▶ **WHAT YOU WILL DO**:
Down to the final line, print the records again exactly.

▶ **RECORDS FOR THE TASK**:
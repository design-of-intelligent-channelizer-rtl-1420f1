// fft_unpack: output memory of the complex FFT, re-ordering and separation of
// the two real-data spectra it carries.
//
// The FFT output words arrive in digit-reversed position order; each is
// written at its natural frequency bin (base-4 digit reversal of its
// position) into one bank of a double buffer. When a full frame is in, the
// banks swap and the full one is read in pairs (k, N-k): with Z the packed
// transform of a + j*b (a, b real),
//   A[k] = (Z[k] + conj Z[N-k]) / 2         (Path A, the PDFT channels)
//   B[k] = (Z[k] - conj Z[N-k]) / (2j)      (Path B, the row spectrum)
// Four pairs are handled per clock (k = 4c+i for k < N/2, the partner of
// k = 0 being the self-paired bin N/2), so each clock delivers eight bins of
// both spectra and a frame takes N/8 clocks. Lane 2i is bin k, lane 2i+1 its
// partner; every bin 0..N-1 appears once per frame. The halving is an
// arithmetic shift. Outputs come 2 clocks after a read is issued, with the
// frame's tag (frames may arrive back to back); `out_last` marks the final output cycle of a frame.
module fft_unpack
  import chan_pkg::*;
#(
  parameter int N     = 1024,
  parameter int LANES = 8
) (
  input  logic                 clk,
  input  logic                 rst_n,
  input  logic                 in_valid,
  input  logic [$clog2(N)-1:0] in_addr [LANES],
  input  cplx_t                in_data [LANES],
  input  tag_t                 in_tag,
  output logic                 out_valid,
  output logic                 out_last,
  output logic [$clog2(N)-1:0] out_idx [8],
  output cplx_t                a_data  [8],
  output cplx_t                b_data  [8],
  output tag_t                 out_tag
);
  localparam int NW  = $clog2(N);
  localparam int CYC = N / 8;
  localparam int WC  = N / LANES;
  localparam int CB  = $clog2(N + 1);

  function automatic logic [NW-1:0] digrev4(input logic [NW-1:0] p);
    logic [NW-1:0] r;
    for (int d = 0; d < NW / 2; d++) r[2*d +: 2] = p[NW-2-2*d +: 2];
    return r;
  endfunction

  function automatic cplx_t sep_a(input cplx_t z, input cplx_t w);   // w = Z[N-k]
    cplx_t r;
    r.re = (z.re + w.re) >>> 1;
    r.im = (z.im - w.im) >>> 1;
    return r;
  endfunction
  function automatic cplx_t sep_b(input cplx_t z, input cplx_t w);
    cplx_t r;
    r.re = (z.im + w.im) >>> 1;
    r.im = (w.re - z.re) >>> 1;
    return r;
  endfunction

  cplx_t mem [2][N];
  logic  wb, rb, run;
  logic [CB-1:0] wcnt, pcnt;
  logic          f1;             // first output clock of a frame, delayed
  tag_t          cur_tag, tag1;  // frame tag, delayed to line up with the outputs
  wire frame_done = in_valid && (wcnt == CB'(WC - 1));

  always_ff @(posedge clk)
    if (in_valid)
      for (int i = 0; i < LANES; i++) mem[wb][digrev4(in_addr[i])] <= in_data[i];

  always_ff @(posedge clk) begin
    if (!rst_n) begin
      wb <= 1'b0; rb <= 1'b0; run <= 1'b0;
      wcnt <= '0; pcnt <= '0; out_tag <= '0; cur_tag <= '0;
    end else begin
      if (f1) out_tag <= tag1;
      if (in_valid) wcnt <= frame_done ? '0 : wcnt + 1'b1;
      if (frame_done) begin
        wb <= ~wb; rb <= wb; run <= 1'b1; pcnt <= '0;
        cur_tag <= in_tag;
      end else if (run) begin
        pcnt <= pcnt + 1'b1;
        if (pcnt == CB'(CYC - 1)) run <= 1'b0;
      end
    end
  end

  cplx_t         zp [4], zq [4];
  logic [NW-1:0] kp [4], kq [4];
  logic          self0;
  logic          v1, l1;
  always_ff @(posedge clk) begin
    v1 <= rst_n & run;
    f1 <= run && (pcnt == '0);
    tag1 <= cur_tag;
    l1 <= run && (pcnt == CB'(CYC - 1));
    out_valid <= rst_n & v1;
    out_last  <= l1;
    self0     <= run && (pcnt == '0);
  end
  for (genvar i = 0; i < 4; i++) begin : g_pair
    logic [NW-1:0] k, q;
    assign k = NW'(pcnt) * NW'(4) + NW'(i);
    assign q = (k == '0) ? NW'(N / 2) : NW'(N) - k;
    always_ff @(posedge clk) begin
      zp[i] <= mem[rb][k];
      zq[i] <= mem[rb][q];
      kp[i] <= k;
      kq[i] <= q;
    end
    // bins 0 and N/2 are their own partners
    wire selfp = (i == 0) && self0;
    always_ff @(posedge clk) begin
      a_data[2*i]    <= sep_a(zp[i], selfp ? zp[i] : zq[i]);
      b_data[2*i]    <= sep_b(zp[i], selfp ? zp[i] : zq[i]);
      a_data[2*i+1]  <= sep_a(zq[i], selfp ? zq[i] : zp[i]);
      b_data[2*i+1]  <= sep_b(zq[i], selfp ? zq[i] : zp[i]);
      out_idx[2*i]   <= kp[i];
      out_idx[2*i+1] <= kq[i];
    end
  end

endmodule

▶ **RESULT FOR THIS EXERCISE**:
repository design-of-intelligent-channelizer-rtl-1420f1
// fft_unpack: output memory of the complex FFT, re-ordering and separation of
// the two real-data spectra it carries.
//
// The FFT output words arrive in digit-reversed position order; each is
// written at its natural frequency bin (base-4 digit reversal of its
// position) into one bank of a double buffer. When a full frame is in, the
// banks swap and the full one is read in pairs (k, N-k): with Z the packed
// transform of a + j*b (a, b real),
//   A[k] = (Z[k] + conj Z[N-k]) / 2         (Path A, the PDFT channels)
//   B[k] = (Z[k] - conj Z[N-k]) / (2j)      (Path B, the row spectrum)
// Four pairs are handled per clock (k = 4c+i for k < N/2, the partner of
// k = 0 being the self-paired bin N/2), so each clock delivers eight bins of
// both spectra and a frame takes N/8 clocks. Lane 2i is bin k, lane 2i+1 its
// partner; every bin 0..N-1 appears once per frame. The halving is an
// arithmetic shift. Outputs come 2 clocks after a read is issued, with the
// frame's tag (frames may arrive back to back); `out_last` marks the final output cycle of a frame.
module fft_unpack
  import chan_pkg::*;
#(
  parameter int N     = 1024,
  parameter int LANES = 8
) (
  input  logic                 clk,
  input  logic                 rst_n,
  input  logic                 in_valid,
  input  logic [$clog2(N)-1:0] in_addr [LANES],
  input  cplx_t                in_data [LANES],
  input  tag_t                 in_tag,
  output logic                 out_valid,
  output logic                 out_last,
  output logic [$clog2(N)-1:0] out_idx [8],
  output cplx_t                a_data  [8],
  output cplx_t                b_data  [8],
  output tag_t                 out_tag
);
  localparam int NW  = $clog2(N);
  localparam int CYC = N / 8;
  localparam int WC  = N / LANES;
  localparam int CB  = $clog2(N + 1);

  function automatic logic [NW-1:0] digrev4(input logic [NW-1:0] p);
    logic [NW-1:0] r;
    for (int d = 0; d < NW / 2; d++) r[2*d +: 2] = p[NW-2-2*d +: 2];
    return r;
  endfunction

  function automatic cplx_t sep_a(input cplx_t z, input cplx_t w);   // w = Z[N-k]
    cplx_t r;
    r.re = (z.re + w.re) >>> 1;
    r.im = (z.im - w.im) >>> 1;
    return r;
  endfunction
  function automatic cplx_t sep_b(input cplx_t z, input cplx_t w);
    cplx_t r;
    r.re = (z.im + w.im) >>> 1;
    r.im = (w.re - z.re) >>> 1;
    return r;
  endfunction

  cplx_t mem [2][N];
  logic  wb, rb, run;
  logic [CB-1:0] wcnt, pcnt;
  logic          f1;             // first output clock of a frame, delayed
  tag_t          cur_tag, tag1;  // frame tag, delayed to line up with the outputs
  wire frame_done = in_valid && (wcnt == CB'(WC - 1));

  always_ff @(posedge clk)
    if (in_valid)
      for (int i = 0; i < LANES; i++) mem[wb][digrev4(in_addr[i])] <= in_data[i];

  always_ff @(posedge clk) begin
    if (!rst_n) begin
      wb <= 1'b0; rb <= 1'b0; run <= 1'b0;
      wcnt <= '0; pcnt <= '0; out_tag <= '0; cur_tag <= '0;
    end else begin
      if (f1) out_tag <= tag1;
      if (in_valid) wcnt <= frame_done ? '0 : wcnt + 1'b1;
      if (frame_done) begin
        wb <= ~wb; rb <= wb; run <= 1'b1; pcnt <= '0;
        cur_tag <= in_tag;
      end else if (run) begin
        pcnt <= pcnt + 1'b1;
        if (pcnt == CB'(CYC - 1)) run <= 1'b0;
      end
    end
  end

  cplx_t         zp [4], zq [4];
  logic [NW-1:0] kp [4], kq [4];
  logic          self0;
  logic          v1, l1;
  always_ff @(posedge clk) begin
    v1 <= rst_n & run;
    f1 <= run && (pcnt == '0);
    tag1 <= cur_tag;
    l1 <= run && (pcnt == CB'(CYC - 1));
    out_valid <= rst_n & v1;
    out_last  <= l1;
    self0     <= run && (pcnt == '0);
  end
  for (genvar i = 0; i < 4; i++) begin : g_pair
    logic [NW-1:0] k, q;
    assign k = NW'(pcnt) * NW'(4) + NW'(i);
    assign q = (k == '0) ? NW'(N / 2) : NW'(N) - k;
    always_ff @(posedge clk) begin
      zp[i] <= mem[rb][k];
      zq[i] <= mem[rb][q];
      kp[i] <= k;
      kq[i] <= q;
    end
    // bins 0 and N/2 are their own partners
    wire selfp = (i == 0) && self0;
    always_ff @(posedge clk) begin
      a_data[2*i]    <= sep_a(zp[i], selfp ? zp[i] : zq[i]);
      b_data[2*i]    <= sep_b(zp[i], selfp ? zp[i] : zq[i]);
      a_data[2*i+1]  <= sep_a(zq[i], selfp ? zq[i] : zp[i]);
      b_data[2*i+1]  <= sep_b(zq[i], selfp ? zq[i] : zp[i]);
      out_idx[2*i]   <= kp[i];
      out_idx[2*i+1] <= kq[i];
    end
  end

endmodule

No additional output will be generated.